# Given data:

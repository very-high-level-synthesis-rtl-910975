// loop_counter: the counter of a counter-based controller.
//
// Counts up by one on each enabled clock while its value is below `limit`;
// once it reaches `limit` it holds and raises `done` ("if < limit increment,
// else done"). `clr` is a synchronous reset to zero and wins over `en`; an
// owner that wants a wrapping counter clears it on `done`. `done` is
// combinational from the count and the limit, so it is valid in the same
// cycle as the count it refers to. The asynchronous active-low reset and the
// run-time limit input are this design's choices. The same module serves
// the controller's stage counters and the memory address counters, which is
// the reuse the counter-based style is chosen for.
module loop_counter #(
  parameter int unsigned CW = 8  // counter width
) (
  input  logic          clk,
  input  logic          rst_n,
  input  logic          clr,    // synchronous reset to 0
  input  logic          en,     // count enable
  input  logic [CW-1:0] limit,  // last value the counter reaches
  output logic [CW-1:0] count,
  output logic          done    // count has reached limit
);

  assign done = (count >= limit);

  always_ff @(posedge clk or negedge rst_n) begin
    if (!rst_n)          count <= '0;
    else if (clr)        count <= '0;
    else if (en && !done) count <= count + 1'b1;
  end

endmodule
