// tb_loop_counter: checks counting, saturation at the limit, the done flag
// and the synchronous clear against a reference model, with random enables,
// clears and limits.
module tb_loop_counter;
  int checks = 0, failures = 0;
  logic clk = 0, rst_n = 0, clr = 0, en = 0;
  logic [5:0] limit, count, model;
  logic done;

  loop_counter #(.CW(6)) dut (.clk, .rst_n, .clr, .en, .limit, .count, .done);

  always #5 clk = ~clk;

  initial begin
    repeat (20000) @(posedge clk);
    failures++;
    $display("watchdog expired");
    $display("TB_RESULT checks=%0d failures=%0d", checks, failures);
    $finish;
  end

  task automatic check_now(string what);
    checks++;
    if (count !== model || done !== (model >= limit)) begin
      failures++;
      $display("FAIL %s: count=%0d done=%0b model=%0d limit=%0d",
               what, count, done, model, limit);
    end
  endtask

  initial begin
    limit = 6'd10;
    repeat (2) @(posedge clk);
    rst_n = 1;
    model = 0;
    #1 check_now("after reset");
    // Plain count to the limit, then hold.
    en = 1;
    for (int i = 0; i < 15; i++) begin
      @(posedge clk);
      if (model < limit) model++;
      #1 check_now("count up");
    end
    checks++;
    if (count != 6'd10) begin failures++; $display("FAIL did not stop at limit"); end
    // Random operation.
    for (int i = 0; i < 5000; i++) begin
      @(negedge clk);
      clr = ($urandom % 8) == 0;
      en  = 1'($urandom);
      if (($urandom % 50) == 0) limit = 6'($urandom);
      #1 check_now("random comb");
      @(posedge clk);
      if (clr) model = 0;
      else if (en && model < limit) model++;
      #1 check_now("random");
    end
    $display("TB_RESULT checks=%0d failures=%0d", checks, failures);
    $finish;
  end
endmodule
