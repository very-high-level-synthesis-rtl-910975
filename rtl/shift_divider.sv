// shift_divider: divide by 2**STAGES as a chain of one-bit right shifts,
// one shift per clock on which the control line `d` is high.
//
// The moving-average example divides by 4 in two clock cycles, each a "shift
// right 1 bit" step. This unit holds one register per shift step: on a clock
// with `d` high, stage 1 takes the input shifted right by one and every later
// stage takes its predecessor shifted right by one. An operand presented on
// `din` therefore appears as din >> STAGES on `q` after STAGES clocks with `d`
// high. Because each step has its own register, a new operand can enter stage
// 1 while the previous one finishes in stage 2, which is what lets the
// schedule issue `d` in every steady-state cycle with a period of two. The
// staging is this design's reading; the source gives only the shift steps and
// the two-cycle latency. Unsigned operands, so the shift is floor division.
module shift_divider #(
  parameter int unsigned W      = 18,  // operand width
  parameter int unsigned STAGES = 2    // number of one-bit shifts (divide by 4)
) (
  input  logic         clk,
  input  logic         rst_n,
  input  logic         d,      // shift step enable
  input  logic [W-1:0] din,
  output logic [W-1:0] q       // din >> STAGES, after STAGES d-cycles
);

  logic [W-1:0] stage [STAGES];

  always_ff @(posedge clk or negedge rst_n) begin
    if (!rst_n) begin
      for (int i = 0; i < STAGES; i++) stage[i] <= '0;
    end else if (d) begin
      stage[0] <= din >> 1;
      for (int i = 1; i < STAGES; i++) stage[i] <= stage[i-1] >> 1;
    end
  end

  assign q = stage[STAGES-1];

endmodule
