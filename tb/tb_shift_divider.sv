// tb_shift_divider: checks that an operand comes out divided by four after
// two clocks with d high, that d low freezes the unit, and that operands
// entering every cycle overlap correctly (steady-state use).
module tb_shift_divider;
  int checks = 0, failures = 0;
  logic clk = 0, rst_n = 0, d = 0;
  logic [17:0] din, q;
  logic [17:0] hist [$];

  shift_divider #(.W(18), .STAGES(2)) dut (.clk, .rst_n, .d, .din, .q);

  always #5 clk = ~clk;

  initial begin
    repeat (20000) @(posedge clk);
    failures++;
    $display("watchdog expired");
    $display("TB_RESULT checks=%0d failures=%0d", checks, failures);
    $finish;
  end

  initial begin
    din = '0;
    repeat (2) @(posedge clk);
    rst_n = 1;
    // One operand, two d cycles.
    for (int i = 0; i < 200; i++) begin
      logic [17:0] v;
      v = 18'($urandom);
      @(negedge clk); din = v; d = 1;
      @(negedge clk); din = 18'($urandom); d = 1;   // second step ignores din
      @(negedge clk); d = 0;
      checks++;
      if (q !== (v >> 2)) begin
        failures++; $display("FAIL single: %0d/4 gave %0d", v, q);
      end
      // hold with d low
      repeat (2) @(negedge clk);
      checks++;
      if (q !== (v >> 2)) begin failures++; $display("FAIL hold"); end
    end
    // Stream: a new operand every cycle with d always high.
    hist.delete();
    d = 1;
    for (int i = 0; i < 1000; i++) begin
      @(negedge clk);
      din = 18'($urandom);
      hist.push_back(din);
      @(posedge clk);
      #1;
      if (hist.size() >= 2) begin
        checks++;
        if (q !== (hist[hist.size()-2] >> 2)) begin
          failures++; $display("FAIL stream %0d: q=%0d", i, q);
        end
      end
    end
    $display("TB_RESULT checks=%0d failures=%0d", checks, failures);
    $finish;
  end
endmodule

# About this exercise:
The expected output is the complete listing, word for word.

# Answer box:
repository very-high-level-synthesis-rtl-910975
// loop_counter: the counter of a counter-based controller.
//
// Counts up by one on each enabled clock while its value is below `limit`;
// once it reaches `limit` it holds and raises `done` ("if < limit increment,
// else done"). `clr` is a synchronous reset to zero and wins over `en`; an
// owner that wants a wrapping counter clears it on `done`. `done` is
// combinational from the count and the limit, so it is valid in the same
// cycle as the count it refers to. The asynchronous active-low reset and the
// run-time limit input are this design's choices. The same module serves
// the controller's stage counters and the memory address counters, which is
// the reuse the counter-based style is chosen for.
module loop_counter #(
  parameter int unsigned CW = 8  // counter width
) (
  input  logic          clk,
  input  logic          rst_n,
  input  logic          clr,    // synchronous reset to 0
  input  logic          en,     // count enable
  input  logic [CW-1:0] limit,  // last value the counter reaches
  output logic [CW-1:0] count,
  output logic          done    // count has reached limit
);

  assign done = (count >= limit);

  always_ff @(posedge clk or negedge rst_n) begin
    if (!rst_n)          count <= '0;
    else if (clr)        count <= '0;
    else if (en && !done) count <= count + 1'b1;
  end

endmodule
// tb_loop_counter: checks counting, saturation at the limit, the done flag
// and the synchronous clear against a reference model, with random enables,
// clears and limits.
module tb_loop_counter;
  int checks = 0, failures = 0;
  logic clk = 0, rst_n = 0, clr = 0, en = 0;
  logic [5:0] limit, count, model;
  logic done;

  loop_counter #(.CW(6)) dut (.clk, .rst_n, .clr, .en, .limit, .count, .done);

  always #5 clk = ~clk;

  initial begin
    repeat (20000) @(posedge clk);
    failures++;
    $display("watchdog expired");
    $display("TB_RESULT checks=%0d failures=%0d", checks, failures);
    $finish;
  end

  task automatic check_now(string what);
    checks++;
    if (count !== model || done !== (model >= limit)) begin
      failures++;
      $display("FAIL %s: count=%0d done=%0b model=%0d limit=%0d",
               what, count, done, model, limit);
    end
  endtask

  initial begin
    limit = 6'd10;
    repeat (2) @(posedge clk);
    rst_n = 1;
    model = 0;
    #1 check_now("after reset");
    // Plain count to the limit, then hold.
    en = 1;
    for (int i = 0; i < 15; i++) begin
      @(posedge clk);
      if (model < limit) model++;
      #1 check_now("count up");
    end
    checks++;
    if (count != 6'd10) begin failures++; $display("FAIL did not stop at limit"); end
    // Random operation.
    for (int i = 0; i < 5000; i++) begin
      @(negedge clk);
      clr = ($urandom % 8) == 0;
      en  = 1'($urandom);
      if (($urandom % 50) == 0) limit = 6'($urandom);
      #1 check_now("random comb");
      @(posedge clk);
      if (clr) model = 0;
      else if (en && model < limit) model++;
      #1 check_now("random");
    end
    $display("TB_RESULT checks=%0d failures=%0d", checks, failures);
    $finish;
  end
endmodule
repository very-high-level-synthesis-rtl-910975
filename rtl/shift_divider.sv
// shift_divider: divide by 2**STAGES as a chain of one-bit right shifts,
// one shift per clock on which the control line `d` is high.
//
// The moving-average example divides by 4 in two clock cycles, each a "shift
// right 1 bit" step. This unit holds one register per shift step: on a clock
// with `d` high, stage 1 takes the input shifted right by one and every later
// stage takes its predecessor shifted right by one. An operand presented on
// `din` therefore appears as din >> STAGES on `q` after STAGES clocks with `d`
// high. Because each step has its own register, a new operand can enter stage
// 1 while the previous one finishes in stage 2, which is what lets the
// schedule issue `d` in every steady-state cycle with a period of two. The
// staging is this design's reading; the source gives only the shift steps and
// the two-cycle latency. Unsigned operands, so the shift is floor division.
module shift_divider #(
  parameter int unsigned W      = 18,  // operand width
  parameter int unsigned STAGES = 2    // number of one-bit shifts (divide by 4)
) (
  input  logic         clk,
  input  logic         rst_n,
  input  logic         d,      // shift step enable
  input  logic [W-1:0] din,
  output logic [W-1:0] q       // din >> STAGES, after STAGES d-cycles
);

  logic [W-1:0] stage [STAGES];

  always_ff @(posedge clk or negedge rst_n) begin
    if (!rst_n) begin
      for (int i = 0; i < STAGES; i++) stage[i] <= '0;
    end else if (d) begin
      stage[0] <= din >> 1;
      for (int i = 1; i < STAGES; i++) stage[i] <= stage[i-1] >> 1;
    end
  end

  assign q = stage[STAGES-1];

endmodule
filename tb/tb_shift_divider.sv
// tb_shift_divider: checks that an operand comes out divided by four after
// two clocks with d high, that d low freezes the unit, and that operands
// entering every cycle overlap correctly (steady-state use).
module tb_shift_divider;
  int checks = 0, failures = 0;
  logic clk = 0, rst_n = 0, d = 0;
  logic [17:0] din, q;
  logic [17:0] hist [$];

  shift_divider #(.W(18), .STAGES(2)) dut (.clk, .rst_n, .d, .din, .q);

  always #5 clk = ~clk;

  initial begin
    repeat (20000) @(posedge clk);
    failures++;
    $display("watchdog expired");
    $display("TB_RESULT checks=%0d failures=%0d", checks, failures);
    $finish;
  end

  initial begin
    din = '0;
    repeat (2) @(posedge clk);
    rst_n = 1;
    // One operand, two d cycles.
    for (int i = 0; i < 200; i++) begin
      logic [17:0] v;
      v = 18'($urandom);
      @(negedge clk); din = v; d = 1;
      @(negedge clk); din = 18'($urandom); d = 1;   // second step ignores din
      @(negedge clk); d = 0;
      checks++;
      if (q !== (v >> 2)) begin
        failures++; $display("FAIL single: %0d/4 gave %0d", v, q);
      end
      // hold with d low
      repeat (2) @(negedge clk);
      checks++;
      if (q !== (v >> 2)) begin failures++; $display("FAIL hold"); end
    end
    // Stream: a new operand every cycle with d always high.
    hist.delete();
    d = 1;
    for (int i = 0; i < 1000; i++) begin
      @(negedge clk);
      din = 18'($urandom);
      hist.push_back(din);
      @(posedge clk);
      #1;
      if (hist.size() >= 2) begin
        checks++;
        if (q !== (hist[hist.size()-2] >> 2)) begin
          failures++; $display("FAIL stream %0d: q=%0d", i, q);
        end
      end
    end
    $display("TB_RESULT checks=%0d failures=%0d", checks, failures);
    $finish;
  end
endmodule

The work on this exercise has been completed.